Reliable closed-loop supply chain planning with buy-back and option contracts under a fuzzy environment
摘要
In today’s competitive and uncertain business environment, the design of efficient supply chain networks is a critical challenge. This study develops a comprehensive mathematical model for closed-loop supply chain network planning that consolidates buy-back and option contracts under fuzzy uncertainty. The mathematical formulation incorporates buy-back contracts to incentivize product returns and option contracts to provide flexibility in capacity planning. The proposed bi-objective optimization framework simultaneously minimizes total supply chain costs and maximizes network reliability, providing decision-makers with a balanced approach to performance evaluation.

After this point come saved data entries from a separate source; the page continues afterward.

// TM Security Module: turns SDL TM Transfer Frames into SDLS TM Transfer
// Frames protected by AES-256-GCM (the CCSDS baseline mode for TM: a Security
// Header of SPI and IV, encrypted frame data, and a 128-bit MAC as Security
// Trailer).
//
// Data path: the input interface (dual-clock FIFO and byte aligner) splits
// each frame into the transfer-frame header, which is the associated data A,
// and the frame data, and packs both into 128-bit blocks. Header blocks go to
// the AES-GCM module and, unchanged, to the data synch buffer; data blocks go
// to the AES-GCM module only. The output data handler writes header, SPI||IV,
// ciphertext and MAC one after the other into 128-bit words, which the output
// interface (dual-clock FIFO and PISO) sends back in the TM clock domain.
// The configuration/status block supplies K, SPI, IV, the lengths and
// len(A)||len(C); a frame sequencer starts one AES-GCM message per frame
// as soon as the frame's first header block is waiting,
// using the configured IV for the first frame after enable and adding 1 to it
// for every further frame, so that no IV is used twice.
//
// Two clocks: clk_tm for the TM transmitter side (data_in, data_out, cfg,
// status) and clk_sec for the security module; they may be the same clock
// (single-clock use) or unrelated (multi-clock use). The defaults configure
// AES-GCM as for the multi-clock use: one AES stage, LUT S-boxes, multi-cycle
// KOA-2 GHASH multiplier and no decryption logic. GH_UNITS > 1 selects the
// GHASH with parallel multipliers, for the faster AES configurations.
//
// data_in: IN_B bytes per beat, first byte most significant, every frame
// starting on a new beat (unused bytes of its last beat are dropped).
// data_out: OUT_B bytes per beat with data_keep (one bit per byte) and
// data_last on the last beat of a frame. All streams are valid/ready.
module tm_security_module
  import aes_gcm_pkg::*;
#(
  parameter int unsigned N          = 1,
  parameter sbox_impl_e  SBOX       = SBOX_LUT,
  parameter bit          GLOBAL_KEU = 1'b0,
  parameter mult_impl_e  MULT       = MULT_MULTI,
  parameter int unsigned KOA        = 2,
  parameter bit          DECRYPT_EN = 1'b0,
  parameter int unsigned GH_UNITS   = 1,
  parameter int unsigned IN_B       = 4,
  parameter int unsigned OUT_B      = 4
) (
  input  logic               clk_tm,
  input  logic               rst_tm_n,
  input  logic               clk_sec,
  input  logic               rst_sec_n,
  // SDL TM Transfer Frames in
  input  logic               data_in_valid,
  output logic               data_in_ready,
  input  logic [8*IN_B-1:0]  data_in,
  // SDLS TM Transfer Frames out
  output logic               data_out_valid,
  input  logic               data_out_ready,
  output logic [8*OUT_B-1:0] data_out,
  output logic [OUT_B-1:0]   data_out_keep,
  output logic               data_out_last,
  // configuration / status
  input  logic               cfg_we,
  input  logic [3:0]         cfg_addr,
  input  logic [31:0]        cfg_wdata,
  output logic [31:0]        status_frames,
  output logic               status_enabled
);

  // configuration (TM clock domain, quasi-static)
  logic         enable;
  logic [15:0]  spi, hdr_bytes, data_bytes;
  logic [95:0]  iv_init;
  logic [255:0] key;
  logic [127:0] lens;
  logic         frame_done_tgl_q;

  tm_config_status u_cfg (
    .clk_tm(clk_tm), .rst_tm_n(rst_tm_n), .cfg_we(cfg_we), .cfg_addr(cfg_addr),
    .cfg_wdata(cfg_wdata), .frame_done_tgl(frame_done_tgl_q), .enable(enable), .spi(spi),
    .iv_init(iv_init), .key(key), .hdr_bytes(hdr_bytes), .data_bytes(data_bytes),
    .lens(lens), .status_frames(status_frames)
  );
  assign status_enabled = enable;

  // input interface
  logic         blk_valid, blk_ready, blk_is_a, blk_last;
  logic [127:0] blk_data;
  logic [4:0]   blk_nbytes;

  tm_input_if #(.IN_B(IN_B)) u_in (
    .clk_tm(clk_tm), .rst_tm_n(rst_tm_n), .in_valid(data_in_valid), .in_ready(data_in_ready),
    .in_data(data_in), .clk_sec(clk_sec), .rst_sec_n(rst_sec_n), .hdr_bytes(hdr_bytes),
    .data_bytes(data_bytes), .blk_valid(blk_valid), .blk_ready(blk_ready), .blk_data(blk_data),
    .blk_nbytes(blk_nbytes), .blk_is_a(blk_is_a), .blk_last(blk_last)
  );

  // frame sequencer (security clock domain)
  logic [1:0]  en_sync_q;
  logic        en_sec, gcm_idle, gcm_start, h_ready_frame;
  logic [95:0] iv_q;

  always_ff @(posedge clk_sec or negedge rst_sec_n) begin
    if (!rst_sec_n) en_sync_q <= '0;
    else            en_sync_q <= {en_sync_q[0], enable};
  end
  assign en_sec    = en_sync_q[1];
  // a frame starts when its first header block is waiting at the input
  assign gcm_start = en_sec && gcm_idle && h_ready_frame && blk_valid && blk_is_a;

  always_ff @(posedge clk_sec) begin
    if (!en_sec)        iv_q <= iv_init;
    else if (gcm_start) iv_q <= iv_q + 96'd1;
  end

  // AES-GCM module
  logic         a_valid, a_ready, d_valid, d_ready, o_valid, o_ready, o_last;
  logic         tag_valid, mac_match;
  logic [127:0] o_data, tag;
  logic         sb_in_valid, sb_in_ready, sb_out_valid, sb_out_ready;
  logic [127:0] sb_out_data;

  assign a_valid     = blk_valid && blk_is_a && sb_in_ready;
  assign sb_in_valid = blk_valid && blk_is_a && a_ready;
  assign d_valid     = blk_valid && !blk_is_a;
  assign blk_ready   = blk_is_a ? (a_ready && sb_in_ready) : d_ready;

  aes_gcm #(.N(N), .SBOX(SBOX), .GLOBAL_KEU(GLOBAL_KEU), .MULT(MULT), .KOA(KOA),
            .DECRYPT_EN(DECRYPT_EN), .GH_UNITS(GH_UNITS)) u_gcm (
    .clk(clk_sec), .rst_n(rst_sec_n), .start(gcm_start), .key(key), .iv(iv_q),
    .len_a(lens[127:64]), .len_c(lens[63:0]), .decrypt(1'b0), .mac('0), .idle(gcm_idle),
    .a_valid(a_valid), .a_ready(a_ready), .a_data(blk_data),
    .d_valid(d_valid), .d_ready(d_ready), .d_data(blk_data),
    .o_valid(o_valid), .o_ready(o_ready), .o_data(o_data), .o_last(o_last),
    .tag_valid(tag_valid), .tag(tag), .mac_match(mac_match)
  );

  // data synch buffer: header blocks kept for the output frame
  tm_data_synch_buffer u_sync (
    .clk(clk_sec), .rst_n(rst_sec_n), .in_valid(sb_in_valid), .in_ready(sb_in_ready),
    .in_data(blk_data), .out_valid(sb_out_valid), .out_ready(sb_out_ready),
    .out_data(sb_out_data)
  );

  // output data handler
  logic         w_valid, w_ready, w_last;
  logic [127:0] w_data;
  logic [4:0]   w_nbytes;

  tm_output_handler u_out_h (
    .clk(clk_sec), .rst_n(rst_sec_n), .hdr_bytes(hdr_bytes), .data_bytes(data_bytes),
    .frame_start(gcm_start), .sh({spi, iv_q}), .ready_frame(h_ready_frame),
    .a_valid(sb_out_valid), .a_ready(sb_out_ready), .a_data(sb_out_data),
    .c_valid(o_valid), .c_ready(o_ready), .c_data(o_data),
    .tag_valid(tag_valid), .tag(tag),
    .out_valid(w_valid), .out_ready(w_ready), .out_data(w_data), .out_nbytes(w_nbytes),
    .out_last(w_last)
  );

  always_ff @(posedge clk_sec or negedge rst_sec_n) begin
    if (!rst_sec_n)                        frame_done_tgl_q <= 1'b0;
    else if (w_valid && w_ready && w_last) frame_done_tgl_q <= !frame_done_tgl_q;
  end

  // output interface
  tm_output_if #(.OUT_B(OUT_B)) u_out_if (
    .clk_sec(clk_sec), .rst_sec_n(rst_sec_n), .w_valid(w_valid), .w_ready(w_ready),
    .w_data(w_data), .w_nbytes(w_nbytes), .w_last(w_last),
    .clk_tm(clk_tm), .rst_tm_n(rst_tm_n), .data_valid(data_out_valid),
    .data_ready(data_out_ready), .data_out(data_out), .data_keep(data_out_keep),
    .data_last(data_out_last)
  );

  logic unused;
  assign unused = ^{blk_nbytes, blk_last, o_last, mac_match};

endmodule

To address the ambiguity of real-world parameters, fuzzy set theory is applied, allowing the integration of vague and imprecise expert information into the decision-making process. A novel fuzzy multi-objective solution methodology is developed that effectively handles the flexibility of constraints and fuzzy parameters while preserving computational efficiency. Numerical illustrations depict the effectiveness of the methodology and highlight the role of contract design and uncertainty modeling in improving supply chain performance. The integration of contractual mechanisms with fuzzy optimization enables more realistic modeling of supply chain coordination under uncertainty. The study offers insights with relevance to theory as well as practice by offering a reliable and applicable decision-facilitation tool for managers facing uncertainty in CLSC planning.